Profile --parse freezes


#1

When I run ./profile config.toml doc.txt --parse I get this output

Running parser
Loading tagging model
Loading parser model

Then the program appears to freeze and won’t progress. ./profile config.toml doc.txt --pos works just fine. I am using the beam-parser and have unzipped it and put it into the build directory, which is the same place I am running the ./profile command.

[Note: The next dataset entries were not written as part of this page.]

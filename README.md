# Multi-channel FIR filter bank with 18-bit multipliers and 32-bit precision

This is a filter bank for FPGAs that filters many input streams in parallel with
32-bit samples and 32-bit coefficients. Each channel uses only **one 18x18 hardware
multiplier and two block RAMs**. A 32x32 product is built from three 18x18 partial
products, so a filter of T taps takes 3·T clock cycles per sample. All channels
run in lock-step. One central controller (the *FIR control logic*) and one address
generator (the *address processing unit*) drive all of them, so adding a channel
adds a multiplier, two memories and an accumulator, and no new control logic.

Each channel's memories are split into four blocks. Up to four FIR stages can
therefore be cascaded on every input sample, for example an input-compensation
filter followed by low-pass stages. Each stage can also decimate, up to 8x in total.

The default configuration (`fir_filterbank`, no parameters) is:

| item | value |
|---|---|
| channels | 8 (`CHANNELS`) |
| sample / coefficient width | 32 bit, stored as two 18-bit words |
| memories per channel | sample memory and coefficient memory, 1024 x 18 each, true dual port |
| blocks per memory | 4 x 128 entries of 32 bit |
| cascaded stages | 1..4 (mode register), reset: 4 |
| taps per stage | 1..128, reset: 100 |
| cycles per input sample | 2 + Σ(3·T<sub>s</sub> + 3) + (stages − 1); 1217 for 4 x 100 taps |

At a 160 MHz clock and a 100 kHz sample rate there are 1600 cycles per sample.
That is enough for four cascaded 100-tap stages on every channel (1217 cycles).
At 100 MHz (1000 cycles per sample), up to three 100-tap stages fit (913 cycles).

## The three-product multiplication

The key trick is how each 32-bit value is stored as two 18-bit words:

* MSW = bits 31:16, sign-extended to 18 bits (signed, −32768..32767)
* LSW = bits 15:0, zero-extended to 18 bits (unsigned, 0..65535)

so x = MSW·2¹⁶ + LSW exactly, and both halves fit an 18-bit *signed* multiplier
operand. For a coefficient C and a sample S,

    C·S = C_M·S_M·2³² + (C_L·S_M + C_M·S_L)·2¹⁶ + C_L·S_L

Divided by 2³², the last term is below one unit per tap, so it is dropped. The MAC
unit computes, over all taps of a stage:

    acc = ((Σ C_L·S_M + Σ C_M·S_L) >>> 16) + Σ C_M·S_M      ≈ Σ C·S / 2³²

This takes three passes of T cycles each, in this order:

| pass | product | accumulator feedback on its first cycle | on the other cycles |
|---|---|---|---|
| 1 | C_LSW · S_MSW | 0 (restart) | acc |
| 2 | C_MSW · S_LSW | acc | acc |
| 3 | C_MSW · S_MSW | **acc >>> 16** | acc |

The two cross-product sums are added at full precision first. Only then are they
scaled down, once, before the MSW·MSW products are added. This keeps the
truncation error to about one unit per tap, far below the noise of a 32-bit
result. Both testbenches check that every result is within 2·(T+2) LSB of the
exact Σ C·S / 2³¹.

**Output format.** The 32-bit result written back and shown on `out_data` is
`sat32(acc << 1)`. Coefficients are therefore Q1.31 fractions (0x4000_0000 = 0.5),
and a result that does not fit in 32 bits saturates instead of wrapping. This
output scaling is a choice of this design (`OUT_SHIFT` in `fir_pkg`). Because of
the shift, results are always even. The accumulator is 48 bits wide, so 128 taps
of cross products cannot overflow it.

**Pipeline.** Operand addresses are issued in cycle t. The block RAMs deliver the
words in t+1 and the product register loads at the end of t+1. The accumulator
loads at the end of t+2, so the result is valid in t+3. The controller waits two
drain cycles after the last fetch before it writes the result back.

## Memory layout

Both memories of a channel use the same word addresses:

    word address [9:8] block (= stage)   [7:1] entry within block   [0] 0 = LSW, 1 = MSW

The coefficient memory holds stage s's coefficients at entries `{s, k}`,
k = 0..T<sub>s</sub>−1. Coefficient 0 is applied to the newest sample.

The sample memory holds one circular buffer per block. Block s holds the input of
stage s: the new input samples for block 0, and the results of stage s−1 for block
s ≥ 1. The top entries of block 0 are kept free as the *reserved output space*.
Every stage also writes its result there, at the entry `OUT[s]` from the address
memory (reset: entries 120..123). So at reset block 0's buffer is 120 entries long.

## Address memory and address generation (`apu`)

The address processing unit holds an *address memory* with four fields per block.
The host writes it, and the write-back updates `SWA`:

| field | meaning | reset |
|---|---|---|
| `AM_SWA` | sample write address: entry offset of the newest sample of the block | 0 |
| `AM_LEN` | circular-buffer length in entries (1..128) | 120 for block 0, else 128 |
| `AM_TAPS` | taps of the stage that filters this block (1..LEN) | 100 |
| `AM_OUT` | absolute entry of the stage's reserved output word pair | 120 + s |

For stage s, tap k reads sample entry `{s, (SWA[s] − k) mod LEN[s]}` and
coefficient entry `{s, k}`. Two counters produce these addresses. They are loaded
on the first tap of every pass, and the address is produced combinationally in
that same cycle. After that, every fetch steps the sample counter down (wrapping
inside the buffer) and the coefficient counter up. Address bit 0 comes from the
pass (coefficient/sample: 0/1, 1/0, 1/1).

## Processing one input sample (`fir_control`)

The controller is made of three state machines:

* **CASC STATE**: idle, or running stage `stage`. The number of stages is taken
  from the mode register.
* **FIR STATE**: the three passes (`F_LM`, `F_ML`, `F_MM`), then `F_DRAIN`.
* **WR STATE**: `W_INPUT`, `W_OUTPUT`, `W_NEXT`.

Sequence for one sample, accepted in an idle cycle with `in_valid`:

1. `W_INPUT`: the sample of every channel is written to block 0 at `SWA[0]`. It
   is a single cycle, because the LSW goes through port A and the MSW through port B.
2. For each stage s:
   * 3·T<sub>s</sub> fetch cycles, then 2 drain cycles.
   * `W_OUTPUT`: the result goes to the reserved output entry `OUT[s]`.
     `out_valid` pulses, and the write address `SWA[s]` of the block just
     filtered advances, subject to decimation (see below).
   * `W_NEXT` (all stages except the last): the result goes to block s+1 at
     `SWA[s+1]`. This is the newest sample for stage s+1, which starts in the next cycle.
3. The unit is idle again. `in_ready` rises in the cycle after the last `W_OUTPUT`.

A sample that arrives while the unit is busy is dropped, and `overrun` is raised
in that cycle.

## Decimation

Decimation does not change the sequence above. It only changes when a block's
write address advances. The mode register holds `dec_log2[b]` for each block b.
`SWA[b]` advances only on the last of every 2^dec_log2[b] input samples, counted
by a free-running sample counter. Until then, the previous stage keeps
overwriting the same entry of block b. The value written last in the period is the
real decimated sample, and the stage filters it before the address moves on.

Decimation ratios are therefore *cumulative* and given relative to the input rate.
For 2x per stage over stages 1..3 (8x in total), set
`dec_log2 = {3, 2, 1, 0}` (blocks 3, 2, 1, 0). Every stage still runs on every
input sample, so its intermediate results are computed and then overwritten.
`out_final` marks the results of the last stage that are real outputs. With 8x
decimation, that is one input sample in eight.

## Interface of `fir_filterbank`

All signals are synchronous to `clk`. `rst_n` is an active-low synchronous reset.
It resets the controller, the counters, the address memory and the mode register,
but not the memory contents. No memory is written while `rst_n` is low.

| signals | use |
|---|---|
| `in_valid`, `in_data[CH]`, `in_ready`, `overrun` | one sample per channel; taken when `in_valid && in_ready` |
| `out_valid`, `out_stage`, `out_final`, `out_data[CH]` | one result per stage and sample; `out_data` is valid while `out_valid` is high |
| `cw_en`, `cw_mask[CH]`, `cw_entry`, `cw_data` | write a 32-bit coefficient at entry `cw_entry` of the channels in `cw_mask`; only while `in_ready` (assertion) |
| `am_we`, `am_stage`, `am_field`, `am_data` | write one address-memory field |
| `mode_we`, `mode_wdata` | write the mode register `{dec_log2[3:0], last_stage}`; change it only while idle |
| `hr_ch`, `hr_coef`, `hr_addr`, `hr_data` | read an 18-bit word of one channel's sample (`hr_coef`=0) or coefficient memory; data one cycle later; valid while idle |

A typical host setup:

1. Load the coefficients of every stage at entries `s*128 + k`.
2. If needed, set `AM_TAPS`, `AM_LEN` and `AM_OUT` for each block.
3. Write the mode register.
4. Stream samples in.

The sample memories start at zero, like FPGA block RAM after configuration.
Shrinking a buffer or moving `SWA` later leaves old samples in place.

## Files

| file | contents |
|---|---|
| `rtl/fir_pkg.sv` | widths, memory layout constants, command and control structs, word-split functions |
| `rtl/dp_ram.sv` | 1024 x 18 true dual-port RAM (read-first, port B wins a write collision) |
| `rtl/mac_unit.sv` | one channel: both memories, multiplier, accumulator, output saturation |
| `rtl/apu.sv` | address processing unit with the address memory |
| `rtl/fir_control.sv` | controller (CASC, FIR and WR state machines) and the mode register |
| `rtl/fir_filterbank.sv` | top: controller, address unit, `CHANNELS` MAC units, host ports |
| `tb/fir_ref_pkg.sv` | reference arithmetic (three-product formula, and exact value for the error bound) |
| `tb/tb_*.sv` | self-checking testbenches, one per module, plus `tb_fir_filterbank_full` |

## Simulating

Each testbench prints `TB_RESULT checks=N failures=M` and stops by itself. For
example, for the end-to-end test:

    verilator --binary --timing --assert -y rtl -y tb +libext+.sv \
        rtl/fir_pkg.sv tb/fir_ref_pkg.sv tb/tb_fir_filterbank.sv \
        --top-module tb_fir_filterbank
    ./obj_dir/Vtb_fir_filterbank

Replace the testbench name to run the others: `tb_dp_ram`, `tb_mac_unit`,
`tb_apu`, `tb_fir_control` and `tb_fir_filterbank_full`.

What each testbench covers:

* **`tb_mac_unit`** drives a MAC unit directly. It runs filters of 1..100 taps
  with random operands and checks the result in the exact cycle it becomes valid.
  It also checks the write-back and the host reads.
* **`tb_apu`** checks the address sequences, including buffer wrap-around, and
  the decimated advance of the write addresses.
* **`tb_fir_control`** compares the controller's command stream, cycle by cycle,
  with an independently built schedule.
* **`tb_fir_filterbank`** runs the whole design with 3 channels and short filters
  through these phases:
  * four stages;
  * a switch to three stages with 4x decimation;
  * four stages with 8x decimation;
  * a saturating stage.

  It checks every result bit for bit against a queue-based model of the block
  buffers. It also counts that cascading, buffer wrap, decimation, overrun, mode
  switch and saturation each happened at least once.
* **`tb_fir_filterbank_full`** uses the default size: 8 channels and four
  100-tap windowed-sinc low-pass stages with 8x decimation, over 320 samples. It
  checks every result and the 1217-cycle sample period. It then switches to a
  single 100-tap stage and checks its 305-cycle period.

## Resources

Each MAC unit maps to one 18x18 multiplier and two 18 Kbit block RAMs (the
`dp_ram` arrays). Beyond that, its logic is the product register, the 48-bit
accumulator with its feedback multiplexer, and the output saturation. The
controller and the address unit are shared by all channels. Their largest storage
is the 16-entry address memory. No timing closure has been done on this RTL.

## Departures and design choices

These points are not fixed by the architecture. They are choices made in this RTL:

* The channel count (8), the accumulator width (48), the output format
  (Q1.31 coefficients, saturation), the two-cycle drain and the exact pipeline
  registers.
* The address memory holds a buffer length and a tap count per block, and the
  buffers are circular. The reserved output space is the top 8 entries of block 0.
* Decimation is set per block as a power-of-two advance period, counted against
  a global sample counter.
* The host ports (coefficient write with a channel mask, address-memory and mode
  writes, a one-word read port) and the `out_valid`/`out_final` result strobes are
  this design's own interface. Coefficients can only be changed while the unit is idle.
* A stage always reads its own block (stage s reads block s). The memories can
  hold four different filters, but applying several filters *in parallel to the
  same input block* would need per-stage source-block addressing, which is not
  provided. Only the cascade and decimation addressing is implemented.
* The design has not been synthesised for a specific FPGA. Clock rate and
  resource figures are not verified.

I am using Debian Linux.
Here is my config.toml file.

stop-words = "../data/lemur-stopwords.txt"
libsvm-modules = "../deps/libsvm-modules/"
prefix = "../data/"
function-words = "../data/function-words.txt"
punctuation = "../data/sentence-boundaries/sentence-punctuation.txt"
start-exceptions = "../data/sentence-boundaries/sentence-start-exceptions.txt"
end-exceptions = "../data/sentence-boundaries/sentence-end-exceptions.txt"

dataset = "ceeaus"
corpus = "line.toml" # located inside dataset folder
index = "ceeaus"
indexer-ram-budget = 1024 # **estimated** RAM budget for indexing in MB
                          # always set this lower than your physical RAM!
# indexer-num-threads = 8 # default value is system thread concurrency

[[analyzers]]
method = "tree"
filter = [{type = "icu-tokenizer"}, {type = "ptb-normalizer"}]
features = ["skel", "subtree"]
tagger = "perceptron-tagger/"
parser = "beam-parser/"

[query-runner]
#query-judgements = "../data/ceeaus-qrels.txt"  # uncomment to run IR eval
query-path = "../queries.txt"  # create this file!
trec-format = false            # default: false
max-results = 10               # default: 10
query-id-start = 1             # default: 1

[ranker]
method = "bm25"
k1 = 1.2
b = 0.75
k3 = 500

[classifier]
method = "one-vs-all"
[classifier.base]
method = "sgd"
loss = "hinge"

[regressor]
method = "sgd"
loss = "least-squares"

[lda]
inference = "gibbs"
max-iters = 1000
alpha = 1.0
beta = 1.0
topics = 4
model-prefix = "lda-model"

[crf]
prefix = "crf"
treebank = "penn-treebank" # relative to data prefix
corpus = "wsj"
section-size = 99
train-sections = [0, 18]
dev-sections = [19, 21]
test-sections = [22, 24]

[language-model]
arpa-file = "../data/english-sentences.arpa"
binary-file-prefix = "english-sentences-"

[diff]
n-value = 3
max-edits = 3
# penalty defaults are all zero (no penalty)
base-penalty = 0.0 # base penalty is for any edit
insert-penalty = 0.0
substitute-penalty = 0.0
remove-penalty = 0.0

[features]
method = "info-gain"
prefix = "features"
features-per-class = 20

[sequence]
prefix = "perceptron-tagger/"
treebank = "penn-treebank" # relative to data prefix
corpus = "wsj"
section-size = 99
train-sections = [0, 18]
dev-sections = [19, 21]
test-sections = [22, 24]

[parser]
prefix = "beam-parser/"
treebank = "penn-treebank" # relative to data prefix
corpus = "wsj"
section-size = 99
train-sections = [2, 21]
dev-sections = [22, 22]
test-sections = [23, 23]

[embeddings]
prefix = "word-embeddings"
filter = [{type = "icu-tokenizer", suppress-tags = true}, {type = "lowercase"}]
vector-size = 50
[embeddings.vocab]
min-count = 10
max-size = 500000

#2

I figured it out. I completely replaced the config.toml with the default from github and downloaded/installed the greedy constituency parser from the releases page. Using that parser instead of the beam search parser worked. Changing just the [parser] prefix let me use the beam parser. The problem must have come from the changes I made in [[analyzers]].